Capítulo 536: Uno en la luz y otro en la oscuridad

Arco | Volúmen:

Volumen IV: Pecador

Estado Edición:

Sin Editar

Ajustes de Lectura:

TAMAÑO:
FUENTE:

La prioridad inmediata de Lumian al llegar a Puerto Santa fue ahondar en los sucesos del anterior ritual de oración en el mar, centrándose especialmente en los individuos implicados en el accidente.

Esta investigación sería crucial para descubrir las verdaderas identidades de los miembros clave del Día de las Bromas.

Sin embargo, esta fase de su persecución conllevaba riesgos inherentes de engaño y posibles trampas.

Comprender las complejidades de la broma del año pasado era primordial antes de solicitar la ayuda del Arcano Menor, el Caballero de Espadas. A Lumian no le parecía plausible pedir ayuda en esos asuntos.

El conocimiento sellado en torno a los sucesos de Puerto Santa hacía evidente que, a menos que el Caballero de Espadas hubiera estado presente, no sería de mucha ayuda.

Al principio, Lumian pretendía recabar información sobre el ritual de la oración del mar y el incidente del año anterior, pero esos detalles parecían exclusivos de este lugar.
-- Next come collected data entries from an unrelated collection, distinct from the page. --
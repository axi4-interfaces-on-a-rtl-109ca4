// tb_noc_interface: self-checking test of the NoC hand-over block.
//
// Command side: a writer model presents random 4x32-bit commands with
// Acc_cmd_valid (held until Acc_cmd_ready); a NoC model acknowledges with
// random delays. Each packet seen with GPP_CMD_Flag && NOC_CMD_ACK must equal
// {bit_3, bit_2, bit_1, bit_0} of the next expected command, and flag and
// data must not change while unacknowledged. With NOC_CMD_ACK held high,
// commands must pass one per clock. Status side: random bytes offered by the
// NoC with NOC_CMD_Flag must reach status_bit/Acc_status_valid in order and
// be released by Acc_status_ready.
module tb_noc_interface;
  localparam int N = 500;

  logic clk = 1'b0, rstn = 1'b0;
  logic [31:0] bit_0, bit_1, bit_2, bit_3;
  logic acc_cmd_valid, acc_cmd_ready;
  logic [7:0] status_bit;
  logic acc_status_valid, acc_status_ready;
  logic [127:0] gpp_cmd_data;
  logic gpp_cmd_flag, noc_cmd_ack;
  logic [7:0] noc_cmd_data;
  logic noc_cmd_flag, gpp_cmd_ack;
  int checks = 0, failures = 0;
  int ack_waits = 0, cmd_done = 0, stat_done = 0;

  always #5 clk = ~clk;

  noc_interface dut (
    .clk(clk), .rstn(rstn),
    .bit_0(bit_0), .bit_1(bit_1), .bit_2(bit_2), .bit_3(bit_3),
    .Acc_cmd_valid(acc_cmd_valid), .Acc_cmd_ready(acc_cmd_ready),
    .status_bit(status_bit), .Acc_status_valid(acc_status_valid), .Acc_status_ready(acc_status_ready),
    .GPP_CMD_data(gpp_cmd_data), .GPP_CMD_Flag(gpp_cmd_flag), .NOC_CMD_ACK(noc_cmd_ack),
    .NOC_CMD_data(noc_cmd_data), .NOC_CMD_Flag(noc_cmd_flag), .GPP_CMD_ACK(gpp_cmd_ack)
  );

  task automatic check(input bit ok, input string what);
    checks++;
    if (!ok) begin
      failures++;
      $display("FAIL %s at %0t", what, $time);
    end
  endtask

  logic [127:0] cmd_q[$];
  logic [7:0]   stat_q[$];
  logic         cmd_acc = 1'b0, stat_acc = 1'b0;
  logic         prev_wait = 1'b0;
  logic [127:0] prev_pkt = '0;

  always @(posedge clk) begin
    cmd_acc = 1'b0;
    stat_acc = 1'b0;
    if (rstn) begin
      if (acc_cmd_valid && acc_cmd_ready) begin
        cmd_q.push_back({bit_3, bit_2, bit_1, bit_0});
        cmd_acc = 1'b1;
      end
      if (prev_wait) check(gpp_cmd_flag && gpp_cmd_data == prev_pkt, "packet held until ack");
      if (gpp_cmd_flag && noc_cmd_ack) begin
        if (cmd_q.size() == 0) check(1'b0, "packet without command");
        else check(gpp_cmd_data == cmd_q.pop_front(), "packet = {bit_3,bit_2,bit_1,bit_0}");
        cmd_done++;
      end
      if (gpp_cmd_flag && !noc_cmd_ack) ack_waits++;
      prev_wait = gpp_cmd_flag && !noc_cmd_ack;
      prev_pkt  = gpp_cmd_data;
      if (noc_cmd_flag && gpp_cmd_ack) begin
        stat_q.push_back(noc_cmd_data);
        stat_acc = 1'b1;
      end
      if (acc_status_valid && acc_status_ready) begin
        if (stat_q.size() == 0) check(1'b0, "status without input");
        else check(status_bit == stat_q.pop_front(), "status byte");
        stat_done++;
      end
    end
  end

  int sent = 0, ssent = 0;
  initial begin
    int got0;
    acc_cmd_valid = 0; noc_cmd_ack = 0; noc_cmd_flag = 0; acc_status_ready = 0;
    bit_0 = 0; bit_1 = 0; bit_2 = 0; bit_3 = 0; noc_cmd_data = 0;
    repeat (3) @(negedge clk);
    rstn = 1'b1;
    @(negedge clk);
    check(!gpp_cmd_flag && !acc_status_valid && acc_cmd_ready && gpp_cmd_ack, "idle after reset");
    while (sent < N || ssent < N || (acc_cmd_valid && !cmd_acc) || (noc_cmd_flag && !stat_acc)) begin
      @(negedge clk);
      if (!acc_cmd_valid || cmd_acc) begin
        if (sent < N && $urandom_range(0, 2) != 0) begin
          acc_cmd_valid = 1'b1;
          bit_0 = $urandom; bit_1 = $urandom; bit_2 = $urandom; bit_3 = $urandom;
          sent++;
        end else acc_cmd_valid = 1'b0;
      end
      if (!noc_cmd_flag || stat_acc) begin
        if (ssent < N && $urandom_range(0, 1) != 0) begin
          noc_cmd_flag = 1'b1; noc_cmd_data = 8'($urandom); ssent++;
        end else noc_cmd_flag = 1'b0;
      end
      noc_cmd_ack      = ($urandom_range(0, 2) == 0);
      acc_status_ready = ($urandom_range(0, 1) == 0);
    end
    @(negedge clk);
    acc_cmd_valid = 0; noc_cmd_flag = 0;
    noc_cmd_ack = 1; acc_status_ready = 1;
    repeat (4) @(negedge clk);
    check(cmd_done == N, "all commands delivered");
    check(stat_done == N, "all status bytes delivered");
    check(ack_waits > 0, "NoC back-pressure happened");
    // full rate: a new packet every clock while the NoC acknowledges at once
    got0 = cmd_done;
    for (int i = 0; i < 50; i++) begin
      acc_cmd_valid = 1'b1;
      bit_0 = i; bit_1 = ~i; bit_2 = i * 3; bit_3 = 32'hC0DE_0000 + i;
      @(negedge clk);
      check(cmd_acc, "command accepted every clock");
    end
    acc_cmd_valid = 1'b0;
    repeat (2) @(negedge clk);
    check(cmd_done - got0 == 50, "50 packets in 50 clocks");
    $display("TB_RESULT checks=%0d failures=%0d", checks, failures);
    $finish;
  end

  initial begin
    repeat (N * 40) @(posedge clk);
    failures++;
    $display("watchdog expired");
    $display("TB_RESULT checks=%0d failures=%0d", checks, failures);
    $finish;
  end
endmodule
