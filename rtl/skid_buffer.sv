// skid_buffer: one-entry valid/ready skid buffer.
//
// When the downstream side accepts (M_ready high) the buffer is a plain
// pass-through: S_data/S_valid appear on M_data/M_valid in the same cycle.
// When the downstream side stalls while a word is being accepted upstream,
// that word is copied into the internal register; in the next cycles the
// register drives the output until the downstream side takes it. S_ready is
// the inverse of the register's full flag, so it comes straight from a
// flip-flop and never depends combinationally on M_ready. No word is lost
// and, with a continuously ready consumer, one word moves per clock.
//
// Interface: S_* is the upstream (slave) side, M_* the downstream (master)
// side, named as in the block diagram of the design. clk rising edge,
// rstn active-low synchronous reset (empty buffer).
// The pass-through/register structure follows the design description; the
// synchronous reset style is this design's own choice.
module skid_buffer #(
  parameter int unsigned DW = 32
) (
  input  logic          clk,
  input  logic          rstn,
  // upstream
  input  logic [DW-1:0] S_data,
  input  logic          S_valid,
  output logic          S_ready,
  // downstream
  output logic [DW-1:0] M_data,
  output logic          M_valid,
  input  logic          M_ready
);

  logic          r_valid;
  logic [DW-1:0] r_data;

  always_ff @(posedge clk) begin
    if (!rstn) begin
      r_valid <= 1'b0;
    end else if (S_valid && S_ready && !M_ready) begin
      // output stalled while a word comes in: park it
      r_valid <= 1'b1;
    end else if (M_ready) begin
      r_valid <= 1'b0;
    end
  end

  always_ff @(posedge clk) begin
    if (!rstn) begin
      r_data <= '0;
    end else if (S_valid && S_ready) begin
      r_data <= S_data;
    end
  end

  assign S_ready = !r_valid;
  assign M_valid = S_valid || r_valid;
  assign M_data  = r_valid ? r_data : S_data;

endmodule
Los miembros periféricos del Día de las Bromas, implicados en papeles menores, ofrecieron perspectivas limitadas, ofreciendo meros retazos del rompecabezas.

Con un movimiento de muñeca, Lumian transformó la respuesta de Madam Maga en una bola de fuego ardiente.
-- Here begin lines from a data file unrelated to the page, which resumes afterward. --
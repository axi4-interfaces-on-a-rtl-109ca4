// tb_skid_buffer: self-checking test of the skid buffer.
//
// A producer offers a numbered word stream with random gaps (holding VALID
// until READY, as the AXI rules demand) and a consumer applies random READY
// back-pressure. A scoreboard checks that every word arrives once and in
// order, that M_valid/M_data hold while the consumer stalls, and that
// S_ready does not react to M_ready within a cycle (it is registered).
// Then, with VALID and READY held high, it checks one word per clock, and
// with READY low that the buffer parks the stalled word and deasserts
// S_ready.
module tb_skid_buffer;
  localparam int unsigned DW = 32;
  localparam int N = 2000;

  logic clk = 1'b0, rstn = 1'b0;
  logic [DW-1:0] s_data, m_data;
  logic s_valid, s_ready, m_valid, m_ready;
  int checks = 0, failures = 0;
  int stalls = 0, received = 0, sent = 0;

  always #5 clk = ~clk;

  skid_buffer dut (
    .clk(clk), .rstn(rstn),
    .S_data(s_data), .S_valid(s_valid), .S_ready(s_ready),
    .M_data(m_data), .M_valid(m_valid), .M_ready(m_ready)
  );

  logic [DW-1:0] exp_q[$];
  logic          prev_stall = 1'b0;
  logic [DW-1:0] prev_data = '0;
  logic          accepted = 1'b0;   // input handshake at the last rising edge

  task automatic check(input bit ok, input string what);
    checks++;
    if (!ok) begin
      failures++;
      $display("FAIL %s at %0t", what, $time);
    end
  endtask

  // scoreboard on the rising edge (pre-edge values)
  always @(posedge clk) begin
    accepted = 1'b0;
    if (rstn) begin
      if (s_valid && s_ready) begin
        exp_q.push_back(s_data);
        accepted = 1'b1;
      end
      if (prev_stall) check(m_valid && m_data == prev_data, "output held during stall");
      if (m_valid && m_ready) begin
        if (exp_q.size() == 0) check(1'b0, "output without input");
        else check(m_data == exp_q.pop_front(), "data order");
        received++;
      end
      if (m_valid && !m_ready) stalls++;
      prev_stall = m_valid && !m_ready;
      prev_data  = m_data;
    end
  end

  initial begin
    logic rdy_before;
    int got0;
    s_valid = 0; s_data = '0; m_ready = 0;
    repeat (3) @(negedge clk);
    rstn = 1'b1;
    // random phase: producer and consumer in one loop, both act on the falling edge
    while (sent < N || (s_valid && !accepted)) begin
      @(negedge clk);
      if (!s_valid || accepted) begin
        if (sent < N && $urandom_range(0, 3) != 0) begin
          s_valid = 1'b1; s_data = {$urandom} ^ DW'(sent); sent++;
        end else s_valid = 1'b0;
      end
      rdy_before = s_ready;
      m_ready = ($urandom_range(0, 2) != 0);
      #1 check(s_ready == rdy_before, "S_ready independent of M_ready");
    end
    @(negedge clk);
    s_valid = 1'b0;
    m_ready = 1'b1;
    repeat (5) @(negedge clk);
    check(received == N, "all words delivered");
    check(exp_q.size() == 0, "nothing left inside");
    check(stalls > 0, "stalls happened");
    $display("random phase: %0d words, %0d stall cycles", received, stalls);

    // full-rate phase: one word per clock
    got0 = received;
    for (int i = 0; i < 100; i++) begin
      s_valid = 1'b1; s_data = DW'(i * 7 + 1);
      @(negedge clk);
      check(accepted, "input accepted every cycle at full rate");
    end
    s_valid = 1'b0;
    @(negedge clk);
    check(received - got0 == 100, "100 words in 100 cycles");

    // stall phase: the stalled word is parked, S_ready drops, nothing is lost
    m_ready = 1'b0;
    s_valid = 1'b1; s_data = 32'hAAAA_0001;
    @(negedge clk);
    s_valid = 1'b0; s_data = 32'h5555_5555;
    check(!s_ready, "not ready with a parked word");
    check(m_valid && m_data == 32'hAAAA_0001, "parked word on output");
    repeat (3) @(negedge clk);
    check(!s_ready && m_valid && m_data == 32'hAAAA_0001, "still holding");
    m_ready = 1'b1;
    @(negedge clk);
    check(s_ready && !m_valid, "empty after drain");
    check(exp_q.size() == 0, "parked word delivered");

    $display("TB_RESULT checks=%0d failures=%0d", checks, failures);
    $finish;
  end

  initial begin
    repeat (N * 20) @(posedge clk);
    failures++;
    $display("watchdog expired");
    $display("TB_RESULT checks=%0d failures=%0d", checks, failures);
    $finish;
  end
endmodule
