// axil_reader: AXI4-Lite read slave for the command registers and status.
//
// The read-address (AR) channel passes through a skid_buffer, so ARREADY
// comes from a flip-flop. A read is executed when the buffer presents an
// address and the read-data slot is free (RVALID low or RREADY high). The
// address is decoded into enable_0..enable_4: 0x60..0x6c return the four
// command words held by the writer, 0x70 returns the 8-bit status byte from
// the NoC interface padded with 24 zero bits at the MSB end. A 0x70 read
// pulses Acc_status_ready in the cycle it is executed, which consumes the
// status byte if Acc_status_valid was high; with no status pending it
// returns 0. Any other address returns 0.
//
// Timing: RVALID/RDATA are registered and appear the clock after the read is
// executed; with RREADY held high one read completes per clock. RRESP is
// always OKAY (00). Ports are named as in the reader's block diagram.
// Following the design description: one skid buffer on AR only, five
// readable addresses, zero-extension of the status, RRESP fixed to 00. This
// design's own choices: invalid addresses and an empty status read return
// 0 with a normal response, ARPROT is not implemented, synchronous
// active-low reset.
module axil_reader
  import axil_pkg::*;
#(
  parameter int unsigned ADDR_W   = AXI_ADDR_W,
  parameter int unsigned DATA_W   = AXI_DATA_W,
  parameter int unsigned STATUS_W = STAT_W
) (
  input  logic                clk,
  input  logic                rstn,
  // AXI4-Lite read address channel
  input  logic [ADDR_W-1:0]   S_AXI_ARADDR,
  input  logic                S_AXI_ARVALID,
  output logic                S_AXI_ARREADY,
  // AXI4-Lite read data channel
  output logic                S_AXI_RVALID,
  input  logic                S_AXI_RREADY,
  output logic [DATA_W-1:0]   S_AXI_RDATA,
  output logic [1:0]          S_AXI_RRESP,
  // read-back of the command registers
  input  logic [DATA_W-1:0]   bit_0,
  input  logic [DATA_W-1:0]   bit_1,
  input  logic [DATA_W-1:0]   bit_2,
  input  logic [DATA_W-1:0]   bit_3,
  // status byte from the NoC interface
  input  logic [STATUS_W-1:0] status_bit,
  input  logic                Acc_status_valid,
  output logic                Acc_status_ready
);

  logic [ADDR_W-1:0] ar_addr;
  logic              ar_valid;
  logic              rd_fire;
  logic [N_REGS-1:0] enable;
  reg_idx_e          idx;
  logic              hit;
  logic [DATA_W-1:0] rd_mux;

  skid_buffer #(.DW(ADDR_W)) u_ar_skid (
    .clk    (clk),
    .rstn   (rstn),
    .S_data (S_AXI_ARADDR),
    .S_valid(S_AXI_ARVALID),
    .S_ready(S_AXI_ARREADY),
    .M_data (ar_addr),
    .M_valid(ar_valid),
    .M_ready(rd_fire)
  );

  axil_addr_decoder u_dec (
    .addr  (ar_addr),
    .enable(enable),
    .idx   (idx),
    .hit   (hit)
  );

  assign rd_fire = ar_valid && (!S_AXI_RVALID || S_AXI_RREADY);

  always_comb begin
    rd_mux = '0;
    unique case (idx)
      REG_CMD0:   rd_mux = bit_0;
      REG_CMD1:   rd_mux = bit_1;
      REG_CMD2:   rd_mux = bit_2;
      REG_CMD3:   rd_mux = bit_3;
      REG_STATUS: if (Acc_status_valid) rd_mux = {{(DATA_W-STATUS_W){1'b0}}, status_bit};
      default:    rd_mux = '0;
    endcase
  end

  assign Acc_status_ready = rd_fire && enable[4];

  always_ff @(posedge clk) begin
    if (!rstn) begin
      S_AXI_RVALID <= 1'b0;
      S_AXI_RDATA  <= '0;
    end else if (rd_fire) begin
      S_AXI_RVALID <= 1'b1;
      S_AXI_RDATA  <= rd_mux;
    end else if (S_AXI_RREADY) begin
      S_AXI_RVALID <= 1'b0;
    end
  end

  assign S_AXI_RRESP = RESP_OKAY;

  logic unused_ok;
  assign unused_ok = ^{hit, enable[3:0]};

endmodule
Al salir del dormitorio principal de la suite, se dirigió a Lugano, que esperaba en el salón: “Vamos a buscarnos una identidad local”.

“Ya has utilizado la identidad de Louis Berry para registrarte en el motel”, le recordó Lugano a Lumian después de pensarlo un poco.

¿Significa esto que es hora de partir?

¿No sería desperdiciar una semana entera de alquiler?

A Lugano le dolía el corazón al pensar en los 10.5 risot de oro.

Gastar dinero no era un problema; simplemente, ¡no lo malgastes!

Como cazarrecompensas que había llevado una vida dura durante muchos años, era bastante sensible al dinero. De lo contrario, no habría tenido la piel tan gruesa de pedirle a Lumian un “trabajo”.

“¿Algún problema?” preguntó Lumian con una sonrisa.

En el calor de octubre de Puerto Santa, Lumian vestía un conjunto sencillo: camisa de lino claro, pantalones marrones y un sombrero de paja dorada en la mano.

Por un momento, Lugano no supo si debía expresar su principal preocupación, la cuestión del dinero. Finalmente, decidió abordar el tema.

“Jefe, he cogido algunos periódicos de la calle. Parece que hay rumores en Puerto Farim de que acabaste con el Brujo Demonio”.

Al leer esta noticia, Lugano se frotó los ojos varias veces, preguntándose si había leído mal.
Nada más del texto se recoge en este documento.